= Problem requirements =
Determine how many lines of the entries that follow contain "square", and respond with that number alone.

Records from a data source

___

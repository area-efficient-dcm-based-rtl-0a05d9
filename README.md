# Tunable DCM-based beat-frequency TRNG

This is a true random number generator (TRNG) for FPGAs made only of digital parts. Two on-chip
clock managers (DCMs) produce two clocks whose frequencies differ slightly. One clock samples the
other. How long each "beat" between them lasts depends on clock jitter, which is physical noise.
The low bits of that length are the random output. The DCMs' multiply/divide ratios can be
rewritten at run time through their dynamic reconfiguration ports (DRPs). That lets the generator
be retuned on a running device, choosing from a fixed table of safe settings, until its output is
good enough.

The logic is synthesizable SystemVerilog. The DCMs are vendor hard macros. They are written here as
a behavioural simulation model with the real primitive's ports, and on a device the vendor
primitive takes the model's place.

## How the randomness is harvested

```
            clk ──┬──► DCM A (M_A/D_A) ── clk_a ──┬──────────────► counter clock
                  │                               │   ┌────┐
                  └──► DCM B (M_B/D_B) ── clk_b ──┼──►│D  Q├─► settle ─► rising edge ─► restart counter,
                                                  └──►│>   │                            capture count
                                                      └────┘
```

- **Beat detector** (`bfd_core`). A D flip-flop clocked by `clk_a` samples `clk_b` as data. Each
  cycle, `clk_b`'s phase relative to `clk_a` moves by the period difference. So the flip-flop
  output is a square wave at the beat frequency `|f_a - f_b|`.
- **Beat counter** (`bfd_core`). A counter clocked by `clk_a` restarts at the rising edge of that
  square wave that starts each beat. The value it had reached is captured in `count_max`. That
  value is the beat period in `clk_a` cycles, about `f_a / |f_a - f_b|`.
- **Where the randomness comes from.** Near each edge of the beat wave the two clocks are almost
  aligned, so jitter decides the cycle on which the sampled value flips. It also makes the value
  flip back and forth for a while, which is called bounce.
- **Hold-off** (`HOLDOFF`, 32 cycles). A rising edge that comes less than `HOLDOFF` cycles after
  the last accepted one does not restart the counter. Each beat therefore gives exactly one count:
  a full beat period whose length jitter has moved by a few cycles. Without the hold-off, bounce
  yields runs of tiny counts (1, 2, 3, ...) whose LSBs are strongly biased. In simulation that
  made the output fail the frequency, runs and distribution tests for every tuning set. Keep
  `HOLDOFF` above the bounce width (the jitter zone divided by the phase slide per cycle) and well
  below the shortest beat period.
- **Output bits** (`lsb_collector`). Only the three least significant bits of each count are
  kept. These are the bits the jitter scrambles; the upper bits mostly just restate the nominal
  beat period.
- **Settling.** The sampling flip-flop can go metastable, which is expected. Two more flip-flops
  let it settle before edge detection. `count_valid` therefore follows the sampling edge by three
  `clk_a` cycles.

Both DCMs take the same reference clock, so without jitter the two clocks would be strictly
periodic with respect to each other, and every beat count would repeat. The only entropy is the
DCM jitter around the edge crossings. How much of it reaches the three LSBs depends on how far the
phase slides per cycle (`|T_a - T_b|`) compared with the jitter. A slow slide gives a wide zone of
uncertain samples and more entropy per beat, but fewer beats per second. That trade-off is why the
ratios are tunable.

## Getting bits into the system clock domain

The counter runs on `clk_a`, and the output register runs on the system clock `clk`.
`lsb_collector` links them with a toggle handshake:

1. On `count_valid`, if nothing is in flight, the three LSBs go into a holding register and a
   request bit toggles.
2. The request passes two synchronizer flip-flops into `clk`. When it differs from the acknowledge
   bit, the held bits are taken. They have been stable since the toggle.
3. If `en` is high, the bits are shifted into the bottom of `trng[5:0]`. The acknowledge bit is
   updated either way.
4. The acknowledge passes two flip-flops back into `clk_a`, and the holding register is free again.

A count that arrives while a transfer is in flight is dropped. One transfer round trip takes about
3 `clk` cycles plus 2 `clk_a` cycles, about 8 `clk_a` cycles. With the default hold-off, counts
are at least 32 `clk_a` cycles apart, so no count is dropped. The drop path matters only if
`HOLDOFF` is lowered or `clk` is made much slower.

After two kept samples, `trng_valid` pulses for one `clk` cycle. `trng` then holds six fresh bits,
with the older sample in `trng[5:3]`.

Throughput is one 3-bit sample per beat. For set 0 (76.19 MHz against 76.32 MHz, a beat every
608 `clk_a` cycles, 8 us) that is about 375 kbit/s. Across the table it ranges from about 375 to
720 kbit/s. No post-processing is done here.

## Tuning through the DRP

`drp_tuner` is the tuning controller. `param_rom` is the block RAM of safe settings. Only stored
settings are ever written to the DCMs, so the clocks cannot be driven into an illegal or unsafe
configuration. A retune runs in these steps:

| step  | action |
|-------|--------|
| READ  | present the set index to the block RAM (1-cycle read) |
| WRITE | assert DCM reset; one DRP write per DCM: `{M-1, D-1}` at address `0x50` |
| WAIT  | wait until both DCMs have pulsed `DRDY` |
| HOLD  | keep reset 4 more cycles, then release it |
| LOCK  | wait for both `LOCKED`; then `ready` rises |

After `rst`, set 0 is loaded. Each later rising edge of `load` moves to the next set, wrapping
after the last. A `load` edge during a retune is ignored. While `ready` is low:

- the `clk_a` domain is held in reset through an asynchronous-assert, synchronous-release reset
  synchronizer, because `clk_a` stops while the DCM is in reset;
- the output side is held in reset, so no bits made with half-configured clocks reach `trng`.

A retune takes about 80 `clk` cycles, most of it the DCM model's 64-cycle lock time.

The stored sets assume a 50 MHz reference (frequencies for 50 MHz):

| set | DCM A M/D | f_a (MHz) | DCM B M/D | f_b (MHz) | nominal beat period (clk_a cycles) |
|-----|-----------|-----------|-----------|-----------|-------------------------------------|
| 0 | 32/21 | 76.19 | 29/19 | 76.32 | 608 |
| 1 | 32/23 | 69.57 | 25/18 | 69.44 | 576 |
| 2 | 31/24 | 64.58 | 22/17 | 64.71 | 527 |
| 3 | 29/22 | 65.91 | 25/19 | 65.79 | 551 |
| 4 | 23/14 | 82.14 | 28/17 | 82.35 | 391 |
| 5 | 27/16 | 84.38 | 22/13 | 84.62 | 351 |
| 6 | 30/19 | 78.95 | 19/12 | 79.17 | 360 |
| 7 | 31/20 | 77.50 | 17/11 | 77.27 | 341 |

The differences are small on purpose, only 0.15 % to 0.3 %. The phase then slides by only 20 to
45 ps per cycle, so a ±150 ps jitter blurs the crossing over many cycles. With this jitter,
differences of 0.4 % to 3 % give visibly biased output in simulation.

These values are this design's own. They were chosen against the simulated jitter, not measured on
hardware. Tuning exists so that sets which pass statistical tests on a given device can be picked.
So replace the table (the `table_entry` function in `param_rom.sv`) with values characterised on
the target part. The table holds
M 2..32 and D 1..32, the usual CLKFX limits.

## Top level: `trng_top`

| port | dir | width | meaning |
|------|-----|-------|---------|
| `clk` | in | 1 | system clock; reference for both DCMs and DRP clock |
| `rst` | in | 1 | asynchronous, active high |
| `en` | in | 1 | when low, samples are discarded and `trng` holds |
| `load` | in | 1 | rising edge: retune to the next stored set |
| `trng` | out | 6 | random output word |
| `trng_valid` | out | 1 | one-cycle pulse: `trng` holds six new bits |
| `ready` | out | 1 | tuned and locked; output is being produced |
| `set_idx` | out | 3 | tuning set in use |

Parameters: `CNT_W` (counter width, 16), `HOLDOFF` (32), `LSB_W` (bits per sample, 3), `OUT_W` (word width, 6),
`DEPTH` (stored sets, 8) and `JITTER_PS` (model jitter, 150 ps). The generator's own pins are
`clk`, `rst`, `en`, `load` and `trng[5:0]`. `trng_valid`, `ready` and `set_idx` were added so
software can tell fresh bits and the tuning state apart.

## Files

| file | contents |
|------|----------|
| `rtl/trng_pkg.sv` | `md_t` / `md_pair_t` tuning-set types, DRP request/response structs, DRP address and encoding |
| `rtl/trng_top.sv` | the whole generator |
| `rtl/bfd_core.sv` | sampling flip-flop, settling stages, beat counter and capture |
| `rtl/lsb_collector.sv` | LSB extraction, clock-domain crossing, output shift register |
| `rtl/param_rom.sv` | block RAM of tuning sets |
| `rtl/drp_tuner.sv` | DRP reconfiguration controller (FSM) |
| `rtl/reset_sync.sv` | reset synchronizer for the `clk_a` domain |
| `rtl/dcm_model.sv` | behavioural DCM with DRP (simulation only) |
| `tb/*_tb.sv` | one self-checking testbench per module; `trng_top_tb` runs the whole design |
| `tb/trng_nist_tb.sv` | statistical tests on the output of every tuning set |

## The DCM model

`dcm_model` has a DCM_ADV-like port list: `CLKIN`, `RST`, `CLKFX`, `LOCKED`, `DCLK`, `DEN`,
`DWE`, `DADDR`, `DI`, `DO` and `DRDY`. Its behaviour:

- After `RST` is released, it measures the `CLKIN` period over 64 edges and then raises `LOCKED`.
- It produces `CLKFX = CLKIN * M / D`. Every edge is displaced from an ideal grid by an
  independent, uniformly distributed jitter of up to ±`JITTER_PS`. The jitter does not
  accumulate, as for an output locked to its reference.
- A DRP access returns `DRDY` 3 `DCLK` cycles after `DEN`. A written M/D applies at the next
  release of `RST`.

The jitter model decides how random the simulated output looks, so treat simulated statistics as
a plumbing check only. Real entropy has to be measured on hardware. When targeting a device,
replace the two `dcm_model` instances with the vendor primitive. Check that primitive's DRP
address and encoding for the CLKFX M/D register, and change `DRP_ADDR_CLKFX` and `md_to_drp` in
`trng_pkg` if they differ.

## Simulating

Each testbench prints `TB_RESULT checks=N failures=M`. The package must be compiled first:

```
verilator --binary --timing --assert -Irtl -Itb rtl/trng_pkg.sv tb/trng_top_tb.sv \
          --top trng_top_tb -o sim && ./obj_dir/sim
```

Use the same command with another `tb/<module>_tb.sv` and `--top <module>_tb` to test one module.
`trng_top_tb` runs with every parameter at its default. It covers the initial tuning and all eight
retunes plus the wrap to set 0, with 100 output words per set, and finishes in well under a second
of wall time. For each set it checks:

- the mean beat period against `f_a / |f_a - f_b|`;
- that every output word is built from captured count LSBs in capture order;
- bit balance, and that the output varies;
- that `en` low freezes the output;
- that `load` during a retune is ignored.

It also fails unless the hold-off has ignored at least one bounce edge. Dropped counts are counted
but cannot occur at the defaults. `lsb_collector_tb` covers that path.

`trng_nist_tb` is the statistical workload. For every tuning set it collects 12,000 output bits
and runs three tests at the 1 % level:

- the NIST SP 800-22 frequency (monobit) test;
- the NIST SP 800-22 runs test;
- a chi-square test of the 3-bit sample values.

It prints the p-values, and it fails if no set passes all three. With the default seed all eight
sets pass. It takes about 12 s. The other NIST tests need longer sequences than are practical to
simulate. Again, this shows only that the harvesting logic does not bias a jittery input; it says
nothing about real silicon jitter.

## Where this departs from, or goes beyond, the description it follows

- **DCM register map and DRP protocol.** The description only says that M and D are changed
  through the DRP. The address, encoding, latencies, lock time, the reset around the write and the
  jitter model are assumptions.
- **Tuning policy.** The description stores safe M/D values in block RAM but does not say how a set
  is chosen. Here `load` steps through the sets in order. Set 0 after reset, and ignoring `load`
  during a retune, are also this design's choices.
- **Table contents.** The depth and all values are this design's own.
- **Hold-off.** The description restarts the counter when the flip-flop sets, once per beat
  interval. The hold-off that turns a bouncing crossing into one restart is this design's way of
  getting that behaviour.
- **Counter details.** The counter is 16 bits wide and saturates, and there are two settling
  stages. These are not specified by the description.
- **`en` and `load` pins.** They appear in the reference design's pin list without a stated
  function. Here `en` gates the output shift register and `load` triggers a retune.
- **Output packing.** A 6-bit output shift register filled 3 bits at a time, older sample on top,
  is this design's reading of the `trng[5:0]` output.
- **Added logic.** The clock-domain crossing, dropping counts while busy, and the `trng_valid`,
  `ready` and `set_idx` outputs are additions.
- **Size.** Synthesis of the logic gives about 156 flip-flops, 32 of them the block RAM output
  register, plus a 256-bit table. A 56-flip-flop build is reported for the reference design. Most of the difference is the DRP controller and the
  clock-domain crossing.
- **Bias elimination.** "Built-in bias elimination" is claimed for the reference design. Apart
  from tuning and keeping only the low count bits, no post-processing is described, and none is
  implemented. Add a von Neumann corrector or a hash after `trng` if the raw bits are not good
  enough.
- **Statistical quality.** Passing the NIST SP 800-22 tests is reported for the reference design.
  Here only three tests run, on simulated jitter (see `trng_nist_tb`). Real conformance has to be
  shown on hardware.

___

= Output below =
3